* Work order *
Please return every line of the records below that holds the word "next".

* Working data *
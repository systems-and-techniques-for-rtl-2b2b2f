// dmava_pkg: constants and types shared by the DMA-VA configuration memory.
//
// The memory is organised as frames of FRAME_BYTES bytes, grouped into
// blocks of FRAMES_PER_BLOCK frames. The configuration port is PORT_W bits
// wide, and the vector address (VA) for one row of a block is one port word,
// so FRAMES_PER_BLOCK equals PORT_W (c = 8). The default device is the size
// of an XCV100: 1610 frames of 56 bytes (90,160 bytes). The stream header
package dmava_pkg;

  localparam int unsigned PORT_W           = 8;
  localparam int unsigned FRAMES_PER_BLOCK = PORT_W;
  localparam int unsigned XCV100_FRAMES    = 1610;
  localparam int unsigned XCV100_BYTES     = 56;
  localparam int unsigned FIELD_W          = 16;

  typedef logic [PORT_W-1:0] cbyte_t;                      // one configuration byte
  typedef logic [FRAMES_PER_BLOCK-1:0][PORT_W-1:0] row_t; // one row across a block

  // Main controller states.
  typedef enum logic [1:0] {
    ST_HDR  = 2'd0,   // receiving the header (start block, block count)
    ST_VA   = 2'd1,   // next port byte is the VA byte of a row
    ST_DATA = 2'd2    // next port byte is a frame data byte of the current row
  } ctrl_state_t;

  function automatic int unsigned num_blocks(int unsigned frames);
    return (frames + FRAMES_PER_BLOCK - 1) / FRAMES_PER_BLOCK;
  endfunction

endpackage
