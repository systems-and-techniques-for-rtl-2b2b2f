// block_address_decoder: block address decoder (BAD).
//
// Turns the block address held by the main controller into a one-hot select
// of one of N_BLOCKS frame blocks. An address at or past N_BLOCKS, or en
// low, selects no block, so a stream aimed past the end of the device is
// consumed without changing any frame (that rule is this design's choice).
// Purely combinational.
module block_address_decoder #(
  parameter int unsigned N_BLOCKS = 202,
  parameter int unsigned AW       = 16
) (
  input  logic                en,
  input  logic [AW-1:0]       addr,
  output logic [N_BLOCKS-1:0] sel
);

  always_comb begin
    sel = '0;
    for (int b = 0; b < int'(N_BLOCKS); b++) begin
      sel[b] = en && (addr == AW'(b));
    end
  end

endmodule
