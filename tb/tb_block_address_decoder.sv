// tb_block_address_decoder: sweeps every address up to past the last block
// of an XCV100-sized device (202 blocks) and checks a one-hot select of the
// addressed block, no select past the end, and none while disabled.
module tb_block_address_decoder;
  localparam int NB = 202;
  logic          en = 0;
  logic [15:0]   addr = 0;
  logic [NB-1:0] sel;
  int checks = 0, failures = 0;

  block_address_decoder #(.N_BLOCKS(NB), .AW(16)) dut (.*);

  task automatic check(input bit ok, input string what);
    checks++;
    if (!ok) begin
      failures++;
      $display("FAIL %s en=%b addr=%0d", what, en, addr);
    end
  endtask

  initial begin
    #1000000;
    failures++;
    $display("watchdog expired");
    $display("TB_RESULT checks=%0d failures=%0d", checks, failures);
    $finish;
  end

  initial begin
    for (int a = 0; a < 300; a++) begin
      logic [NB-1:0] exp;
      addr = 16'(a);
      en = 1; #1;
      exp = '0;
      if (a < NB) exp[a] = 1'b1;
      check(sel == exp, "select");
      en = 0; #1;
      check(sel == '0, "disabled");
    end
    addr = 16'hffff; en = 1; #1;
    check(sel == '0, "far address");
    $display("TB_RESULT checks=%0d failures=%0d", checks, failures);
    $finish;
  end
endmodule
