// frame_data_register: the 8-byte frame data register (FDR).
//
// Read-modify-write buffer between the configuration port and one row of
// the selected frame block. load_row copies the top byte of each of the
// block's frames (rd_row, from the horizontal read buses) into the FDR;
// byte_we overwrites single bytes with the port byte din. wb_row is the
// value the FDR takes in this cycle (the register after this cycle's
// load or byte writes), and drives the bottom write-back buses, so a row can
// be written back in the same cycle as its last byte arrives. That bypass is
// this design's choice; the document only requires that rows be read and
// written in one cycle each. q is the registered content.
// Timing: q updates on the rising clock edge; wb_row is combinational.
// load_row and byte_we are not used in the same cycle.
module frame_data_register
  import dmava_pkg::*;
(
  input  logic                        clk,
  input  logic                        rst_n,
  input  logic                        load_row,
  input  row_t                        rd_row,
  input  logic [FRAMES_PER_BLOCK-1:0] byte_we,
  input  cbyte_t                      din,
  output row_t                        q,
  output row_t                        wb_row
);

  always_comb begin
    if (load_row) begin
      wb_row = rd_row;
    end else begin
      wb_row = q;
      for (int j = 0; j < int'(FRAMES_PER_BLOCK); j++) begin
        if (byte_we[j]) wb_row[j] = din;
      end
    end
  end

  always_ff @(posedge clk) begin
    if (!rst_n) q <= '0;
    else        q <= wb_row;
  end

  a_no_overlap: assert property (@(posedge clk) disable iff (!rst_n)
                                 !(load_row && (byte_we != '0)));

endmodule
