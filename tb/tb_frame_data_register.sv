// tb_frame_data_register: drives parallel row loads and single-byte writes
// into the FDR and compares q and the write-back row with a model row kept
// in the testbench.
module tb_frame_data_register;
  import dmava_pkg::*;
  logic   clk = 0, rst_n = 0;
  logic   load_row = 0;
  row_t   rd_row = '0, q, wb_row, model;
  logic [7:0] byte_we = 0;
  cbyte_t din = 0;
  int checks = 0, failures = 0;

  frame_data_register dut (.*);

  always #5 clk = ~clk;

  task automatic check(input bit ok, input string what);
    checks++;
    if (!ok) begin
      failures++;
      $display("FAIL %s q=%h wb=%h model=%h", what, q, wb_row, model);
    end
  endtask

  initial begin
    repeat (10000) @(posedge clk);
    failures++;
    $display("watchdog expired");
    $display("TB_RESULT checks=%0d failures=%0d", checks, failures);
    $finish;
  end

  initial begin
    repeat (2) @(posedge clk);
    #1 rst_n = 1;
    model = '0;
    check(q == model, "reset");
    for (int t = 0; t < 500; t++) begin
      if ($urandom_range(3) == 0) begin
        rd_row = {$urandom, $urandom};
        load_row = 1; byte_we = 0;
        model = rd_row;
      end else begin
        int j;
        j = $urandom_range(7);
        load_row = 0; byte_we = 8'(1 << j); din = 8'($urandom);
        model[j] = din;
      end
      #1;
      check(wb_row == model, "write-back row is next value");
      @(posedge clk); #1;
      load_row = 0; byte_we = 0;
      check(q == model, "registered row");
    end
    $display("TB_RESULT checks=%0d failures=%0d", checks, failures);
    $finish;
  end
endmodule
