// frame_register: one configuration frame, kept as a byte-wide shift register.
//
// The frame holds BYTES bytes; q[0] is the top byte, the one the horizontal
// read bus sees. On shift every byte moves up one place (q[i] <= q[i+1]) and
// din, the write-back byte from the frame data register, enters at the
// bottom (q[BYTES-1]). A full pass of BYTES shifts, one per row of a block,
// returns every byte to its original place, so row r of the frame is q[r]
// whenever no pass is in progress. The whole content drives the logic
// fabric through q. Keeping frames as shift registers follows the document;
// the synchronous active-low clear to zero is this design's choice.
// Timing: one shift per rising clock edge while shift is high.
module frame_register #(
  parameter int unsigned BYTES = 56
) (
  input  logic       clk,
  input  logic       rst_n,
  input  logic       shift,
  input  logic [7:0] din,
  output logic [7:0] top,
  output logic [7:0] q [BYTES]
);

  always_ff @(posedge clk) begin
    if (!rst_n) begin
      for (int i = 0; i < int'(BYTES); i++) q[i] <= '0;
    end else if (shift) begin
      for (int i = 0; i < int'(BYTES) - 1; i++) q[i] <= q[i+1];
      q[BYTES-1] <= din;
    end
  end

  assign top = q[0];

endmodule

...

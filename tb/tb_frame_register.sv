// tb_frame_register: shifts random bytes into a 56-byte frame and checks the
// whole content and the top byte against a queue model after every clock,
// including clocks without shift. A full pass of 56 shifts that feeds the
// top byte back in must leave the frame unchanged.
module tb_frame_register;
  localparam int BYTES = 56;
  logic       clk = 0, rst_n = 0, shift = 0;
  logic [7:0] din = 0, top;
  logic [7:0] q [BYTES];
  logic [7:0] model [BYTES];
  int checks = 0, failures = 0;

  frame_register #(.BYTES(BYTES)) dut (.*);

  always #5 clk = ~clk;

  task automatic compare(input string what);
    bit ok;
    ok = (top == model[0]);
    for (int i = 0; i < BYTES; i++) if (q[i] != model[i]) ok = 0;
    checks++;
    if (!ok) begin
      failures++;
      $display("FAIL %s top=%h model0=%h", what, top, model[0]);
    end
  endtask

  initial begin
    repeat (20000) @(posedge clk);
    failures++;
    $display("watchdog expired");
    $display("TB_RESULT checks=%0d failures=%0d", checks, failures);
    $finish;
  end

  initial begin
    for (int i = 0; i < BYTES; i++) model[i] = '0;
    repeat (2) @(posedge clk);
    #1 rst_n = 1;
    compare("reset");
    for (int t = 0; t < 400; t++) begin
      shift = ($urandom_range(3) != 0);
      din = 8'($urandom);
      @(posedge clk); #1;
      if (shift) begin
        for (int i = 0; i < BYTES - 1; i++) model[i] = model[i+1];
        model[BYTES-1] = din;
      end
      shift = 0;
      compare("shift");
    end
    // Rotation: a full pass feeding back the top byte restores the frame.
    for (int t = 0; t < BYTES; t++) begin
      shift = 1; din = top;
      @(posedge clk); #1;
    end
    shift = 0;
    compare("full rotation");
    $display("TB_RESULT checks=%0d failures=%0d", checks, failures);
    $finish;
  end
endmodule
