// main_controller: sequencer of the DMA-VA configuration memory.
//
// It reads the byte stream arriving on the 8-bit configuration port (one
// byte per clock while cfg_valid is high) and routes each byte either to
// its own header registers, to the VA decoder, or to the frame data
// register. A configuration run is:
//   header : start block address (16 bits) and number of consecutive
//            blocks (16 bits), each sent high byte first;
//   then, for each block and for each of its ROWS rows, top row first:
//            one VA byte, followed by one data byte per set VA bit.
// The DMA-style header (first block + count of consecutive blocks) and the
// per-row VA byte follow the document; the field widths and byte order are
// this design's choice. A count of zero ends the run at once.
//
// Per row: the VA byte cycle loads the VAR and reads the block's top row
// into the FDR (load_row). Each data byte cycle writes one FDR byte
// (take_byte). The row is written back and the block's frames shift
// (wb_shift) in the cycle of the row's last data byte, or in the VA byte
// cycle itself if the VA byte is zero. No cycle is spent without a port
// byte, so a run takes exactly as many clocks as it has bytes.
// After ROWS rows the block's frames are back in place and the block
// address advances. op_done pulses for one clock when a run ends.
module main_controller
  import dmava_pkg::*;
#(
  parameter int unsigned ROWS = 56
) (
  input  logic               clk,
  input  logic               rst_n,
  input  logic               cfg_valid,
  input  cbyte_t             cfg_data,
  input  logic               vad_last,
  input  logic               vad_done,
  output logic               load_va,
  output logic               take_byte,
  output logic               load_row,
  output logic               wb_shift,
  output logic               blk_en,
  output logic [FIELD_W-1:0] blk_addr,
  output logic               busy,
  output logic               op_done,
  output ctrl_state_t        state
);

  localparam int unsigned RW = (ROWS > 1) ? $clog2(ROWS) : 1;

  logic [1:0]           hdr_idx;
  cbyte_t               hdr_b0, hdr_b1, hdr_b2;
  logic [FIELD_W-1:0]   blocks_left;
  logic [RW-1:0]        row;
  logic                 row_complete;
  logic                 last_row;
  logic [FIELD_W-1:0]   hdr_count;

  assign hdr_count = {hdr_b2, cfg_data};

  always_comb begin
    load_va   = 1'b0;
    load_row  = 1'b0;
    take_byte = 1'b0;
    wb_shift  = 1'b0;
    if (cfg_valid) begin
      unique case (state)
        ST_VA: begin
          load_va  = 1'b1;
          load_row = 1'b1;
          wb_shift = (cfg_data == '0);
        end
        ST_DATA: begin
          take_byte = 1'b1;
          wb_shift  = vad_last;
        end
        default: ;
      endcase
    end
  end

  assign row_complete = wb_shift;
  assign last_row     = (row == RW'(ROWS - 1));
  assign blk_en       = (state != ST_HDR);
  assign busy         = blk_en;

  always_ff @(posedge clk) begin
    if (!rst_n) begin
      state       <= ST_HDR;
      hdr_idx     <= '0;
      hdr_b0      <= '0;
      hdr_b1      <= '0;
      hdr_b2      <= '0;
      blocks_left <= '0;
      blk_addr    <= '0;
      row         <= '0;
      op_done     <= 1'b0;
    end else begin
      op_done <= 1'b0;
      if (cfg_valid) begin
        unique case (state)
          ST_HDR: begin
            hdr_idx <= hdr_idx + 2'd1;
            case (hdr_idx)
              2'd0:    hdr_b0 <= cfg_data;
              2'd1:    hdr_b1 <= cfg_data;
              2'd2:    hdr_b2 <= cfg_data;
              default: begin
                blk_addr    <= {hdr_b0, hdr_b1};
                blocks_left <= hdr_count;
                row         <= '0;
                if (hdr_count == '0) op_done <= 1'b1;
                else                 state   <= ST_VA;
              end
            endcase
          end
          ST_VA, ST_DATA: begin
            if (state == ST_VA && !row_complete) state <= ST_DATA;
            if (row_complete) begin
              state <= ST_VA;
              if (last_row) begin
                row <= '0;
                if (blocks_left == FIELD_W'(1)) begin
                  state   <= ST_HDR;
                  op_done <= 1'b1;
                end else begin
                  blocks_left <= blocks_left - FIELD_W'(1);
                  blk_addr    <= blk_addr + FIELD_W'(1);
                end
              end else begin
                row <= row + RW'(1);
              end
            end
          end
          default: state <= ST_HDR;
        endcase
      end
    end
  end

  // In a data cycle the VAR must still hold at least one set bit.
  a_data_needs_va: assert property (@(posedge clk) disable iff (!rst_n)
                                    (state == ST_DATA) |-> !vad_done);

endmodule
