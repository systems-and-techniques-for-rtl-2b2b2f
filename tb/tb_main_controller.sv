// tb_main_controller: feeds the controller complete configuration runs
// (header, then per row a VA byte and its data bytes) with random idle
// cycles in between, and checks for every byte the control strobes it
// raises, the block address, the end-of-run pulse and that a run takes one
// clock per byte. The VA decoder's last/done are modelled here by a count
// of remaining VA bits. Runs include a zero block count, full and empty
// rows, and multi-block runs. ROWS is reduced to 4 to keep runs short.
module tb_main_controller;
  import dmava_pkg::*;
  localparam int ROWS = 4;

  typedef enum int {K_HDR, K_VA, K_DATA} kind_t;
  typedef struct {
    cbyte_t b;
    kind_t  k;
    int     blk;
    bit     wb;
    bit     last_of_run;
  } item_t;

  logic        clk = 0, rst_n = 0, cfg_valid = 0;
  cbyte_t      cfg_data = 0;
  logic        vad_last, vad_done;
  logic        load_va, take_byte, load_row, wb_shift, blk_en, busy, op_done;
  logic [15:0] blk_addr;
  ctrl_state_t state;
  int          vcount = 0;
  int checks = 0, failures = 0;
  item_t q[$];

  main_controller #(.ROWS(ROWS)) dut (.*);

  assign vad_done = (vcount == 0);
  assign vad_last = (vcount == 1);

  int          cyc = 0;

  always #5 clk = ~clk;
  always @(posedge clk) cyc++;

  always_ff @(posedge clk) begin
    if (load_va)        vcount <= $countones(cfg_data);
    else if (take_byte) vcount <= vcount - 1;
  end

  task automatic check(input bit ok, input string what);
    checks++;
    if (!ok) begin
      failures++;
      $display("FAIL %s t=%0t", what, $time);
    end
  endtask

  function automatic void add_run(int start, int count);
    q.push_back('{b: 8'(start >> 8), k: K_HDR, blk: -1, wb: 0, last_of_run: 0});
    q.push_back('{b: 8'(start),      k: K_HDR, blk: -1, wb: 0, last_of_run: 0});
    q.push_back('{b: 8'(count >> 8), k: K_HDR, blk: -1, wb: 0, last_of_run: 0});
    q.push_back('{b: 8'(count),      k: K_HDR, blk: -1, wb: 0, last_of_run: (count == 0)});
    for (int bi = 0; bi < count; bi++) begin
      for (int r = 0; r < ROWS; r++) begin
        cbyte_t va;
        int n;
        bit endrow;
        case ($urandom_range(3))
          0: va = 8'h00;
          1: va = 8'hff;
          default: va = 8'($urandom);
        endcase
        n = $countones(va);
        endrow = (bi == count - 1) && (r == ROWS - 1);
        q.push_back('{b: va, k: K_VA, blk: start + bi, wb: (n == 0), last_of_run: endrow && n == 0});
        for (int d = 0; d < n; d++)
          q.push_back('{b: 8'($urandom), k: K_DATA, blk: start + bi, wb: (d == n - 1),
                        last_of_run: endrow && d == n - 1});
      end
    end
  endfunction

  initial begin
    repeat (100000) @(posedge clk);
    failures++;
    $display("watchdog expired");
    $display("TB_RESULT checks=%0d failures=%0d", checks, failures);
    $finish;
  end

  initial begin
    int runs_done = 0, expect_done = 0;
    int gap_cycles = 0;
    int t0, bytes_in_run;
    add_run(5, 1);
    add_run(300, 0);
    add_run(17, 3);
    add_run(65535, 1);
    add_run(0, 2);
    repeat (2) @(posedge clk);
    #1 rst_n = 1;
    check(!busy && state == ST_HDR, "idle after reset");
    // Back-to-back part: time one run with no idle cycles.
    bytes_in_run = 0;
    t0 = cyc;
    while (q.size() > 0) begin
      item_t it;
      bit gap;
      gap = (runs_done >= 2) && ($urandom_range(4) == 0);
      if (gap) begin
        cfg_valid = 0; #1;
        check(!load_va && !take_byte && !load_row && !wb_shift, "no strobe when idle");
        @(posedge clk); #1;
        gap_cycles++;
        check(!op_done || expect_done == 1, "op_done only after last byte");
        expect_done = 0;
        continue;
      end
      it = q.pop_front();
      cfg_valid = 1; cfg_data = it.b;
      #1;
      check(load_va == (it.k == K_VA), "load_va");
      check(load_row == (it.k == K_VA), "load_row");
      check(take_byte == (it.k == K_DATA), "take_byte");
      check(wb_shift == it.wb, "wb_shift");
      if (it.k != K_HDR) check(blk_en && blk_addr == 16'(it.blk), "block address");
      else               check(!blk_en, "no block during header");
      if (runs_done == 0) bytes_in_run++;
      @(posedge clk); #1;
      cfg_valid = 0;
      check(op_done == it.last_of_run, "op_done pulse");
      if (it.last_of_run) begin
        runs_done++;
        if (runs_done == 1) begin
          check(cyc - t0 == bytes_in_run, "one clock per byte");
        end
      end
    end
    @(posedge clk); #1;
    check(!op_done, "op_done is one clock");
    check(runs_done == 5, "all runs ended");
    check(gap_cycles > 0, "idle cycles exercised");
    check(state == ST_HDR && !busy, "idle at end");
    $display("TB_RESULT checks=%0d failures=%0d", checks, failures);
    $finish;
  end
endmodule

* Exercise answer *
    ST_VA   = 2'd1,   // next port byte is the VA byte of a row
    ST_DATA = 2'd2    // next port byte is a frame data byte of the current row
      check(wb_row == model, "write-back row is next value");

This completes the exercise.